START Extracted material

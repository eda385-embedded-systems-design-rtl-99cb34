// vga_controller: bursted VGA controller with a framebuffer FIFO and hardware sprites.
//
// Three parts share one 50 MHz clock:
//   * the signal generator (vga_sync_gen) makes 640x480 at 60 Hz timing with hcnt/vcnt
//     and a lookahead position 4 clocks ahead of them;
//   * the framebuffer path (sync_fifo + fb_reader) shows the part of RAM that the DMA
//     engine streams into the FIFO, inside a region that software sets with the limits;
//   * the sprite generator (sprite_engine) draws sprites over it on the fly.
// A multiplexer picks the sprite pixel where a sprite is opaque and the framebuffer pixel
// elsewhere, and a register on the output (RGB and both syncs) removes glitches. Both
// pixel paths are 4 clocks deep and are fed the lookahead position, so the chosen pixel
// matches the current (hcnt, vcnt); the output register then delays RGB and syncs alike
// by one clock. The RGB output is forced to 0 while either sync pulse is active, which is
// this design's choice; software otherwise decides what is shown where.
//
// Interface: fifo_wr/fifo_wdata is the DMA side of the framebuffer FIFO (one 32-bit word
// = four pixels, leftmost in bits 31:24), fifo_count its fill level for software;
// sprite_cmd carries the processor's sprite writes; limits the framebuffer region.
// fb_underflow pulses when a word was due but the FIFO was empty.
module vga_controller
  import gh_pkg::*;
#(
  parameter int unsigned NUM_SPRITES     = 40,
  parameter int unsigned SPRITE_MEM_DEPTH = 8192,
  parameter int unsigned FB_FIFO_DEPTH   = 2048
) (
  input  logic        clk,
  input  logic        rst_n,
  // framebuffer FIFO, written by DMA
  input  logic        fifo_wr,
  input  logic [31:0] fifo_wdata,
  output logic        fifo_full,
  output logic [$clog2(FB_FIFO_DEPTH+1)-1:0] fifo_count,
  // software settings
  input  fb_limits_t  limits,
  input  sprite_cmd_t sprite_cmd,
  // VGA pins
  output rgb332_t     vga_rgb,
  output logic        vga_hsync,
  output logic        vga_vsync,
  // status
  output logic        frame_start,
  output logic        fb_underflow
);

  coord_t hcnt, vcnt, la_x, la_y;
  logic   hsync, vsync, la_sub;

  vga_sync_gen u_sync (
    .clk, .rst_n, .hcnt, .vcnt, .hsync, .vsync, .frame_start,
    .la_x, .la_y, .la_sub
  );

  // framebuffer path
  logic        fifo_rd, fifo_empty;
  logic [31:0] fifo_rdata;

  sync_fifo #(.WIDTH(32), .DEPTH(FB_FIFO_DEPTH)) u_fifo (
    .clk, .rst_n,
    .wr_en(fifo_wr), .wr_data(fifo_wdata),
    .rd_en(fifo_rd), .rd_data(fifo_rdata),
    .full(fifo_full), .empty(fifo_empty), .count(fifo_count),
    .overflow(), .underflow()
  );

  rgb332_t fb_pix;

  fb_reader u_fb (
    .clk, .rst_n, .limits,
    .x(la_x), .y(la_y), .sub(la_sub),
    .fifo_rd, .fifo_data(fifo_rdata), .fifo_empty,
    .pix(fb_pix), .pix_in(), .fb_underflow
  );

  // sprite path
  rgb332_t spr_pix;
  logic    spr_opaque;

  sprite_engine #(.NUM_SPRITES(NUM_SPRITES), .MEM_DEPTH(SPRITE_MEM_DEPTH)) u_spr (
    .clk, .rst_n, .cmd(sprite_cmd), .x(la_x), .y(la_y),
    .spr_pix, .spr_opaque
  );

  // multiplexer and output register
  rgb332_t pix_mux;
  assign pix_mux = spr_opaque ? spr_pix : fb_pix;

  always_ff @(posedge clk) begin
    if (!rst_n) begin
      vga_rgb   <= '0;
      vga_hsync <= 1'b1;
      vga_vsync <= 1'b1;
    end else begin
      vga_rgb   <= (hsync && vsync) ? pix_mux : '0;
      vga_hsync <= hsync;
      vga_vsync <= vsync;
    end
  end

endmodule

END Extracted material
START Extracted material

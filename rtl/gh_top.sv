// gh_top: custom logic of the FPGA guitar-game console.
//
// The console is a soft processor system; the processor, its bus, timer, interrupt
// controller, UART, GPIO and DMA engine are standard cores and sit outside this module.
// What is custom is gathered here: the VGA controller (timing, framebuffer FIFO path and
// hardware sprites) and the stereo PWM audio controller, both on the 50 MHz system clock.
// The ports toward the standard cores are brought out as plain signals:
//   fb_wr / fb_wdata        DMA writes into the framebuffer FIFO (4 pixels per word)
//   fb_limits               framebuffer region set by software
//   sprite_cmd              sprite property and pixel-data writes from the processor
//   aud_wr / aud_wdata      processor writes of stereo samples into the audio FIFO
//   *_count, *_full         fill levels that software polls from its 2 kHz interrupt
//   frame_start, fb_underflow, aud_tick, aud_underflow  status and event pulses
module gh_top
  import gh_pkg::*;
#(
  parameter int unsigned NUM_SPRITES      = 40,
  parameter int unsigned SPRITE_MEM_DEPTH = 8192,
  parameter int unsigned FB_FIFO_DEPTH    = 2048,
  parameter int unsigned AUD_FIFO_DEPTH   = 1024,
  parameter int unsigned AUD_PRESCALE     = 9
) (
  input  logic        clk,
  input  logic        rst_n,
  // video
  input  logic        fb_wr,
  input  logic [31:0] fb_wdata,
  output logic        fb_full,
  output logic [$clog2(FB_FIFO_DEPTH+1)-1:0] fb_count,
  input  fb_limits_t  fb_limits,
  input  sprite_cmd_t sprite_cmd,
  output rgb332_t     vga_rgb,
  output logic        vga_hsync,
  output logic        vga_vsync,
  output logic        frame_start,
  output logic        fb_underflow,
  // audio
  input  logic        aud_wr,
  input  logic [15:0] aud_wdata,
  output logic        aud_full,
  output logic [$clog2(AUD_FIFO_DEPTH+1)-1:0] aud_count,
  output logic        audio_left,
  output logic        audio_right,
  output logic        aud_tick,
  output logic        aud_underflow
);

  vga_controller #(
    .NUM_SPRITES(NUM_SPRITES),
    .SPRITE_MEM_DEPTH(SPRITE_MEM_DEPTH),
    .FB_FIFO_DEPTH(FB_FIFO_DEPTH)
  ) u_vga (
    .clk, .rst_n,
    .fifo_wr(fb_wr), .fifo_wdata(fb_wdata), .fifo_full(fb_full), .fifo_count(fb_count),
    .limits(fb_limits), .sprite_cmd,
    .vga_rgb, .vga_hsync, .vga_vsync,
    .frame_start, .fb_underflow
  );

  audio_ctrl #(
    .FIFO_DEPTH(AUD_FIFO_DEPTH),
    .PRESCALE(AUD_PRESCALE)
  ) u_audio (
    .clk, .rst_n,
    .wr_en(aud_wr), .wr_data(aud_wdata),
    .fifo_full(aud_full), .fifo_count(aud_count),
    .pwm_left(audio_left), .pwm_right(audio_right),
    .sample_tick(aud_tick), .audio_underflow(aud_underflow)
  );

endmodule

END Extracted material
START Extracted material

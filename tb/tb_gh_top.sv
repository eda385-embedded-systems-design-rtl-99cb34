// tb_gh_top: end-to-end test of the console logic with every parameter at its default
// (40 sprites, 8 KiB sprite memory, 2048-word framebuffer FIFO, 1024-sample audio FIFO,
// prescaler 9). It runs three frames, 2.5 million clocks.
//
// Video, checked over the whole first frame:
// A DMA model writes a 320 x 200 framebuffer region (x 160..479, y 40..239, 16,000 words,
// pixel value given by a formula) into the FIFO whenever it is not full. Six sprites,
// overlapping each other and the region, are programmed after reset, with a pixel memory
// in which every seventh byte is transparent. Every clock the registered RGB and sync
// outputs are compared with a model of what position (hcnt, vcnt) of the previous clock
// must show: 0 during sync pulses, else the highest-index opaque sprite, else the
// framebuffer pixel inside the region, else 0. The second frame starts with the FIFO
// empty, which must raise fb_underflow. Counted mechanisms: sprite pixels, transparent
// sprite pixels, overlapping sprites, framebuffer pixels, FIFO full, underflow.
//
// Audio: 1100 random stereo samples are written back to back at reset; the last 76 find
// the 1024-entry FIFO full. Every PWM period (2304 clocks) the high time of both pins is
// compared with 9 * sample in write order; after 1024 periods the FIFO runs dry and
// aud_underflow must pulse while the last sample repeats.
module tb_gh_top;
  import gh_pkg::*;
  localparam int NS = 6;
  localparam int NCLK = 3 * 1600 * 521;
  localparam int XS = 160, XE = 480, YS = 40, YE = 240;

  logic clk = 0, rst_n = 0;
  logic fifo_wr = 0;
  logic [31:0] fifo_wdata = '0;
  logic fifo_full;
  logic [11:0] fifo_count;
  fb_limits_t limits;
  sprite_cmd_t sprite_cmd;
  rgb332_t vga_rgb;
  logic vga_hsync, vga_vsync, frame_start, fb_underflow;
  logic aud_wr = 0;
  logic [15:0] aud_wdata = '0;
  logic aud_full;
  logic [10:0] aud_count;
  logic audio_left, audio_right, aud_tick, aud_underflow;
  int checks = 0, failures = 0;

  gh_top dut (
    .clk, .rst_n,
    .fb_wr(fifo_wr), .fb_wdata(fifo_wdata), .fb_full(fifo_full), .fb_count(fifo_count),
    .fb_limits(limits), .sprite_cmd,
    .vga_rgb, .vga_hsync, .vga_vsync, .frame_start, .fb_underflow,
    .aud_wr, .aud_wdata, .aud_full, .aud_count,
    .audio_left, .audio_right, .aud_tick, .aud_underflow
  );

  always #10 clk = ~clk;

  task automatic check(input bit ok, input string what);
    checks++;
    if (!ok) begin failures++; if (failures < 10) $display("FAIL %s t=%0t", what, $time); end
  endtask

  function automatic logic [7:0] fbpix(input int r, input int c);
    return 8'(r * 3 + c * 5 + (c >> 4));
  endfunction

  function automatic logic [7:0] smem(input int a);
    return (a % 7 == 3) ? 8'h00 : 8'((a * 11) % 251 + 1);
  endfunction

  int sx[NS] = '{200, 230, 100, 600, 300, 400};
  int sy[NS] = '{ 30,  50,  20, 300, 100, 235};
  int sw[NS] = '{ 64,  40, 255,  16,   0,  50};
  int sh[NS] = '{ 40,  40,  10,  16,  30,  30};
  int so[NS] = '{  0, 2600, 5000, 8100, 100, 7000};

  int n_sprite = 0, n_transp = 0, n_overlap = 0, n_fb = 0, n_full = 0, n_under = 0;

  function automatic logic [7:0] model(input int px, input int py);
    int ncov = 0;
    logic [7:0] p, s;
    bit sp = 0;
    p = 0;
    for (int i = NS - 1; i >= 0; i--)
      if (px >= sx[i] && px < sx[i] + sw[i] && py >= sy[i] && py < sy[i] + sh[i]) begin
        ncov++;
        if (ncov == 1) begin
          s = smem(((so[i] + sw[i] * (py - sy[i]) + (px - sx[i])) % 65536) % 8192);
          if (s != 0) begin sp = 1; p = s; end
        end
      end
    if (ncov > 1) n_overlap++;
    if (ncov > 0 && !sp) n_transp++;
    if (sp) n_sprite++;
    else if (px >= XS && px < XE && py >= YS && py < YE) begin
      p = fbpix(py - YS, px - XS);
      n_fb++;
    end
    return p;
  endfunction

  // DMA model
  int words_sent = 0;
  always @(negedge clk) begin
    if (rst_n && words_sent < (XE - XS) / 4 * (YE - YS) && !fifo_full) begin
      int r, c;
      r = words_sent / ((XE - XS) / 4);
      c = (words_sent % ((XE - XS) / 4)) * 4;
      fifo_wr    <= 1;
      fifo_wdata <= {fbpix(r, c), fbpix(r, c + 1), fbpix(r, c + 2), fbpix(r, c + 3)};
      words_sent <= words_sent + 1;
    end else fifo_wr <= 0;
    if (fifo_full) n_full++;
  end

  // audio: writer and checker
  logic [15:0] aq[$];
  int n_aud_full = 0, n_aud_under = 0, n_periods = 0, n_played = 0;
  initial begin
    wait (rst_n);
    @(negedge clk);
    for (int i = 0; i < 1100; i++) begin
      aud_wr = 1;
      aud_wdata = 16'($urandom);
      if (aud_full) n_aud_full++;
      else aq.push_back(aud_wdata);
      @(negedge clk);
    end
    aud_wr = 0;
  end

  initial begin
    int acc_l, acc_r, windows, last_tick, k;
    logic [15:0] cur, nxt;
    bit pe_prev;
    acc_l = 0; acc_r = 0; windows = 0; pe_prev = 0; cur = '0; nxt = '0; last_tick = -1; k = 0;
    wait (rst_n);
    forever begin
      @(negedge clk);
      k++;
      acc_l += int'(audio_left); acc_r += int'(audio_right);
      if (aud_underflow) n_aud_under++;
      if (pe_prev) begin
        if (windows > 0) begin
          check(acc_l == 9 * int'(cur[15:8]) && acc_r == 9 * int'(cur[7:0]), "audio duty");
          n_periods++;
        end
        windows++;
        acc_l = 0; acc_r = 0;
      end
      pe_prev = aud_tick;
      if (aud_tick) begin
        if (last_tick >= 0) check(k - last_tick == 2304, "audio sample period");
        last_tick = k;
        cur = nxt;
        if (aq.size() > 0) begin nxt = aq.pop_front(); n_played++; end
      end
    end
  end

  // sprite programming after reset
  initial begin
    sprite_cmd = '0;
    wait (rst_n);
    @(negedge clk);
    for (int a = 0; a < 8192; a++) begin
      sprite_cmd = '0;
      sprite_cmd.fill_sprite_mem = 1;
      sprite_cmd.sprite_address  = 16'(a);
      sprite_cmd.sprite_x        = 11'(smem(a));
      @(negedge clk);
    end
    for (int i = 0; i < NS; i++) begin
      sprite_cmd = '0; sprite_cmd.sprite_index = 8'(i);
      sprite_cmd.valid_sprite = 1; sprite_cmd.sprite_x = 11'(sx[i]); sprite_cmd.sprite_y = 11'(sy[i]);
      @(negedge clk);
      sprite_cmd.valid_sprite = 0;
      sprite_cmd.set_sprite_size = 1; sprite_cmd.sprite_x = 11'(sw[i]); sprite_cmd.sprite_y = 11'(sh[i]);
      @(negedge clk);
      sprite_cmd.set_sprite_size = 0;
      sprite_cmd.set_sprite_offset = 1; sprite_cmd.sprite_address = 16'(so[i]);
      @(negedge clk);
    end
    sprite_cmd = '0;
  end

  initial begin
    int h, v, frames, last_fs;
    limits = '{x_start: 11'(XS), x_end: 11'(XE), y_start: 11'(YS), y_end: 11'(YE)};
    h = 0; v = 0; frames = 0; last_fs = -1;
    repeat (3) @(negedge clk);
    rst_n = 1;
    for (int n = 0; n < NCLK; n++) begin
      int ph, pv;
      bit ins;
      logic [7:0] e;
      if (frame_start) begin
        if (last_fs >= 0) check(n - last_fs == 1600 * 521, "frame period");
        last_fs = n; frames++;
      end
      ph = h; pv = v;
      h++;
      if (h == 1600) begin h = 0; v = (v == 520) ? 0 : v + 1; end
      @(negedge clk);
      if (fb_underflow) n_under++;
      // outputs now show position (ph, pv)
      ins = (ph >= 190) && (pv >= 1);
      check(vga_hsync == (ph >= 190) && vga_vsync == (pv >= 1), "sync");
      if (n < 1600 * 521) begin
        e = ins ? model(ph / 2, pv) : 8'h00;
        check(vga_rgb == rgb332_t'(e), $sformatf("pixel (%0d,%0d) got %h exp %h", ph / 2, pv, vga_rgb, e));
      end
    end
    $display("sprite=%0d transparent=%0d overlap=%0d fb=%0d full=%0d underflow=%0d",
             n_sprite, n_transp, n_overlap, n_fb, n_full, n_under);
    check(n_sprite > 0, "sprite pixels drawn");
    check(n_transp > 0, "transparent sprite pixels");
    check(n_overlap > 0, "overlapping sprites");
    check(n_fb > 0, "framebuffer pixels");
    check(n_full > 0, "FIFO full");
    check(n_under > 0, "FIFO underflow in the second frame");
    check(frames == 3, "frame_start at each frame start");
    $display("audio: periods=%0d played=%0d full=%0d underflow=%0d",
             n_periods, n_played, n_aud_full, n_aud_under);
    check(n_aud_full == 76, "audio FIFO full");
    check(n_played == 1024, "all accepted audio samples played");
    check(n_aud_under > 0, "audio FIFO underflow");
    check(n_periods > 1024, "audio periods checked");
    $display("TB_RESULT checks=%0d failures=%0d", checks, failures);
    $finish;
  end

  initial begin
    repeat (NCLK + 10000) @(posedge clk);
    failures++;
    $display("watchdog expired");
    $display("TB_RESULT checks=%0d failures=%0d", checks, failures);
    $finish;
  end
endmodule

END Extracted material

_What you should do_. The number of lines in the data that contain the word "overlapping" is all that should be stated.

_Reply to the task_. 3